Friday, 5th September, 2008
I suppose today could be considered the start of our planned trip across the Ukraine. I had wanted to take in Kiev, Chernobyl, Lviv, Odessa and the Crimea, all within a two week period. My original planning took flight on the same confident wings that had taken us from St Petersburg to Moscow the previous year. However, planning any kind of travel throughout the former USSR can be a daunting task, with language and a touch of former Soviet stubbornness being the main barriers. Help was enlisted from the saintly Andrea Godfrey of Regent Holidays, who sorted everything to the finest detail, even down to booking “es vay” rail travel, ensuring we had a twin berth to ourselves; so that’s where we’d gone wrong in Russia!
We left Fleetwood on a blustery autumn day and arrived at Manchester for our BA shuttle flight to Gatwick. We then spent a wonderful evening at the Arora Hotel in Crawley, which provided the perfect prelude to our adventure, with a superb meal in the restaurant followed by a particularly good Shiraz in the bar.
Saturday, 6th September 2008
Without a horrendously early start, we took breakfast in the hotel’s restaurant, and transferred back to Gatwick, where after a chaotic check-in, we boarded our Ukraine International flight to Kiev. The flight was excellent, and afforded me the opportunity to meet Allan Wright, who had spent some years working, living and travelling in the Ukraine, and was able to give me some useful tips.
After landing, we managed to get through the cumbersome immigration system, forced to join the queue other than that for Ukrainian nationals.
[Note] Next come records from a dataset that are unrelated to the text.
# A 16-bit single-cycle RISC processor for small convolutions

This is a small load/store processor that finishes every instruction in one clock
cycle without a pipeline. Nothing is in flight when a jump happens, so no cycle is
ever stalled or thrown away. A program of N instructions that ends in `HALT` takes
exactly N cycles. The datapath is 16 bits wide. It has eight registers, one 64-word
memory shared by program and data, and 27 instructions. The ALU has a single-cycle
Wallace tree multiplier, so a 3 x 2 linear convolution can be computed with four
multiplications by the Winograd (Toom-Cook) method. That program is 26
instructions long and runs in 26 cycles.

The RTL is synthesizable SystemVerilog (IEEE 1800-2017) with no vendor primitives.

## Block structure

```
            +---------------------------- CCU (run / halt, enables) -----------+
            | PC_en          IDU_en           ALU_en             WE_t           |
            v                  v                 v                  v           |
 memory --> PC ----instr----> IDU ---op----->  ALU  <---- rd, rs --- REGISTERS  |
 (64x16)    ^ Zero/Sign flags  |   rd, rs addr   | Data_Out --------->  (8x16)  |
    ^       +------------------|-----------------+        WE = WE_t & WB_en     |
    +-- LOAD/STORE data port --+------------------------------------------------+
```

| module | role |
|---|---|
| `risc_top` | the processor plus memory, with a host port for loading programs |
| `ccu` | clock control unit: IDLE / RUN / HALTED state, block enables, cycle counter |
| `program_counter` | 6-bit instruction pointer, jump decision, 6-bit link register |
| `incrementer` | half-adder chain that computes PC + 1 |
| `idu` | instruction decoder for the six formats |
| `register_file` | R0..R7, 16 bits, two read ports, one write port, an inspection port |
| `alu` | picks the result of the sub-units; Zero/Sign flag register |
| `arith_unit` | ADD/SUB on the carry select adder |
| `carry_select_adder` | 16-bit adder made of 4-bit blocks, each duplicated for carry 0/1 |
| `wallace_multiplier` | 16 x 16 multiplier that keeps the low 16 bits, reduced with 4:2 compressors |
| `logic_unit` | AND / OR / XOR / pass |
| `shift_unit` | SL, RL, SR, RR by one place, and SWAP |
| `unified_memory` | 64 x 16 array: combinational instruction and data reads, synchronous write |
| `risc_pkg` | widths, opcode enum, decoded-instruction struct |

## What happens in one cycle

Everything in the list below happens in the same clock period. Only the final
clock edge changes any state.

1. The PC addresses the memory's instruction port. The word comes back
   combinationally.
2. The IDU splits the word. Combinationally, it produces the register addresses,
   the ALU operation, the immediate, the memory address, the jump condition and
   target, and `wb_en`.
3. The register file reads the destination register (operand A) and the source
   register (operand B). For an immediate instruction, B is the zero-extended
   8-bit immediate instead.
4. The ALU forms the result. For `LOAD`, the memory's data port reads the
   addressed word in parallel.
5. At the rising edge, these things happen together:
   - the destination register is written when `WE_t & WB_en`;
   - the flags update, for ALU instructions only;
   - `STORE` writes memory;
   - the link register records a load/store address;
   - the PC loads the jump target if the condition holds, or else steps through
     the incrementer.

The jump condition is evaluated on the flags as they stand at the start of the
cycle, so a conditional jump tests the result of the last ALU instruction before
it.

A `LOAD` reads its data in the same cycle as its own fetch. The memory therefore
has two read ports, one for instructions and one for data, on one array with one
address space. That is what lets `LOAD` finish in one cycle.

The critical path runs through the whole chain: memory read → decode → register
read → multiplier → write-back mux.

## Instruction set

All instructions are 16 bits, with the opcode in bits [15:11].

| format | fields below the opcode | instructions |
|---|---|---|
| (a) register | rd [10:8], rs [7:5], zeros [4:0] | MOV AND OR XOR ADD SUB SL RL SR RR SWAP MUL |
| (b) immediate | rd [10:8], imm8 [7:0] | LHI LLI ANDI ORI XORI ADDI SUBI |
| (c) load | rd [10:8], address [7:2], zeros [1:0] | LOAD |
| (d) store | address [10:5], rs [4:2], zeros [1:0] | STORE |
| (e) jump | target [10:5], zeros [4:0] | JMP JZ JNZ JP JN |
| (f) halt | zeros [10:0] | HALT |

Opcode values follow the order of the table rows: MOV = 0, AND = 1, ... SUBI = 18,
LOAD = 19, STORE = 20, JMP = 21, JZ = 22, JNZ = 23, JP = 24, JN = 25, HALT = 26.
Codes 27..31 are reserved and act as no-operations. See `opcode_e` in `risc_pkg`.

Semantics:

- **Two-operand instructions** (AND OR XOR ADD SUB MUL and their immediate forms)
  compute `rd = rd op B`.
- **One-operand instructions** (MOV SL RL SR RR SWAP) compute `rd = op(rs)`.
- **SR** is a sign-keeping shift right, i.e. division by two.
- **SWAP** exchanges the two bytes of `rs`.
- **MUL** keeps the low 16 bits of the product. These bits are the same for
  signed and unsigned operands.
- **LHI / LLI** replace the high or low byte of `rd` and keep the other byte.
- **Flags:** every ALU instruction sets Zero = (result == 0) and
  Sign = result[15]. There is no carry flag. LOAD, STORE, jumps and HALT leave the
  flags alone.
- **Jumps:**
  - JZ: Z set
  - JNZ: Z clear
  - JP: S and Z both clear, i.e. strictly positive
  - JN: S set
- **HALT** stops the CCU and leaves the PC on the `HALT`.

Programs start at address 0. Their data goes at the higher addresses, above the
`HALT`.

## Running a program (top-level interface)

| port | dir | width | |
|---|---|---|---|
| `clk`, `rst_n` | in | 1 | clock; asynchronous active-low reset (clears PC, link, flags, registers, CCU; not the memory) |
| `host_we`, `host_addr`, `host_wdata` | in | 1/6/16 | write memory while not running |
| `host_rdata` | out | 16 | memory word at `host_addr` (while not running) |
| `start` | in | 1 | one-cycle pulse, only acted on when not running: PC ← 0, enter RUN |
| `running`, `halted` | out | 1 | state |
| `cycles` | out | 16 | cycles of the current / last run, HALT included |
| `dbg_reg_addr` / `dbg_reg_data` | in / out | 3 / 16 | read any register, any time |
| `pc`, `link`, `zero_flag`, `sign_flag` | out | 6/6/1/1 | architectural state |

The sequence is:

1. Hold reset, then release it.
2. Write the program and its data through the host port.
3. Pulse `start`.
4. Wait for `halted`.
5. Read the results from registers or memory.

`start` can be pulsed again from HALTED, which re-runs from address 0 with the
registers as they were left. An assertion in `risc_top` flags a host write while
the processor runs.

## The convolution example

The test `tb/tb_winograd.sv` computes s = x * h for a 3-sample x and a 2-tap h.
Direct computation needs six products:
s0 = h0x0, s1 = h0x1 + h1x0, s2 = h0x2 + h1x1, s3 = h1x2.

The Winograd / Toom-Cook form needs only four. The program evaluates x at the
points 0, 1, -1 and ∞: x0, x0+x1+x2, x0−x1+x2, x2. The filter values at the same
points are prepared in memory beforehand, doubled so that a single right shift
finishes each output: H0 = 2h0, H1 = h0+h1, H2 = h0−h1, H3 = 2h1. With
m0 = H0·x0, m1 = H1·(x0+x1+x2), m2 = H2·(x0−x1+x2) and m3 = H3·x2:

    s0 = m0 / 2    s1 = (m1 − m2 − m3) / 2    s2 = (m1 + m2 − m0) / 2    s3 = m3 / 2

The program is 25 instructions plus `HALT`:

- 7 loads (x0..x2 and H0..H3, at addresses 32..38);
- 5 moves and adds to evaluate x;
- 4 multiplies;
- 5 add/subtract steps;
- 4 shifts.

The results are left in R0, R5, R3 and R2. The test checks them against the
direct formula, and checks that the run takes exactly 26 cycles. It uses x values
of 6 bits and h values of 3 bits (largest intermediate 189 × 14), and also signed
inputs. The same test also uses the machine for multiply-accumulate: four
repeated LOAD, LOAD, MUL, ADD groups compute a 4-term dot product in 19 cycles.
LOAD and STORE take absolute addresses only, so there is no indexed walk through
an array and such loops are unrolled.

## Where this design makes its own choices

The following are not fixed by the source description of the processor. Each is
chosen here and can be changed locally:

- Opcode numbering, and reserved codes treated as no-operations (`risc_pkg`, `idu`).
- Zero-extended immediates. The operand order `rd = rd op rs`.
- The meaning of SWAP: a byte swap.
- SR is arithmetic. RL rotates left.
- JP means strictly positive.
- The multiplier takes whole 16-bit registers. An 8-bit multiplier operand could
  not hold the convolution's intermediate values (up to 189, and negative
  differences).
- The internal arrangements of the carry select adder (4-bit blocks) and of the
  Wallace tree (4:2 compressors, no further modification). The original work
  realised the incrementer and the adder in a quasi-adiabatic transistor-level
  logic family. RTL cannot express that; here both are plain logic with the same
  function.
- The CCU. The processor is only described as having a unit that schedules and
  selects blocks. Here it is a three-state machine. Its enables select only the
  blocks an instruction needs: `ALU_en` is raised only for ALU instructions.
  Power-oriented clock gating is left to the synthesis tool, which can turn these
  enables into gated clocks.
- The host port, `start`/`halted`, the register inspection port, the cycle counter
  and the reset behaviour.
- The dual-read-port memory described above.

## Verification

Each module has a self-checking testbench in `tb/` that prints
`TB_RESULT checks=N failures=M`:

- the adder, multiplier, shifter and logic unit against SystemVerilog operators;
- the register file and memory against reference arrays;
- the PC against every jump condition and flag combination;
- the decoder against a table of all 32 opcodes;
- the CCU through run / halt / restart.

`tb_risc_top` runs three kinds of program at full size and compares registers,
memory, flags, PC, link register and cycle count with an instruction-set model in
`tb_asm_pkg`:

- a directed program that uses all 27 instructions;
- a count-down loop;
- 40 random programs.

It counts every opcode executed, taken and not-taken conditional jumps, Zero and
Sign flags, and halts and restarts. It fails if any of these never happened.

Example with plain Verilator:

```
verilator --binary --timing --assert -Irtl -Itb -y rtl -y tb +libext+.sv \
    rtl/risc_pkg.sv tb/tb_asm_pkg.sv tb/tb_risc_top.sv --top-module tb_risc_top
./obj_dir/Vtb_risc_top
```

Testbenches that use only leaf modules need only `rtl/risc_pkg.sv` and the
testbench file on the command line; `-y rtl` finds the rest.

## Not included

- Gate-level power, area and timing figures. The original work reported 200 MHz,
  329.3 µW and an area of 65 012 nm² on a 90 nm standard-cell library, after
  clock gating. These have not been reproduced.
- Transistor-level adiabatic logic.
None of the officials here were in anything approaching a hurry, but the bonus was that, by the time we had completed this irksome process, our bags were gleefully waltzing around the luggage conveyor unaccompanied, minxes that they were.
Transfer to the Ukraina Hotel took about twenty minutes, and it was delightfully placed in Independence Square right in the heart of things. Wow! With its closed off streets, 28 degree sunshine and superb atmosphere, Kiev had thrown a massive party to which we were most definitely invited.
Having overcome the panic of a global ATM crash when, for a miserably long hour we thought neither of our debit cards would work in the Ukraine, we basked in the fun and games upon which evening placed no curfew. All that remained was to grab a quick McDonald’s supper and head off to bed, content in the knowledge that we already loved Kiev (or, to grant the city its correct name, Kyiv) deeply, and tomorrow we would get that rare chance to visit the site of the world’s worst ever nuclear ‘accident’.
Sunday, 7th September 2008
The day of our much planned trip to Chernobyl had finally arrived, and Sergey our driver arrived in his rather battered white volkswagen minibus nice and prompt at only twenty minutes late. This vehicle had certainly seen better days; maybe it wasn’t worth sending anything any newer on repeated trips into the exclusion zones. We were joined on our adventure by four amiable Polish lads and, without further ado, embarked upon our 50 kilometre journey north towards Chernobyl.
A few minutes prior to the first checkpoint, we collected Dennis, our guide for the day. A fairly laid-back chap in his late twenties, he was well used to the daily grind of life in the exclusion zones; he makes the trip around sixteen times a month, getting a thorough health check every June: “so far, so good,” he told us.
Before long we were having our passports examined by the officials at that first checkpoint. This was it then – we were inside the 30 kilometre exclusion zone; no going back now. First stop was the Chernobyl Interinform for a history lesson and a briefing. These are the official offices for research and management of the area and, although fairly utilitarian in look and feel, provide an invaluable base for scientists and officials alike. There is something quietly disconcerting about being asked to sign a disclaimer, promising not only that you’ll abide by all the rules (don’t step where you shouldn’t or do anything you’re told not to) but also that you’ll have no claim against the authorities should ‘your health deteriorate following your visit’ – not quite ‘abandon hope all ye who enter here’ but along the same kind of lines.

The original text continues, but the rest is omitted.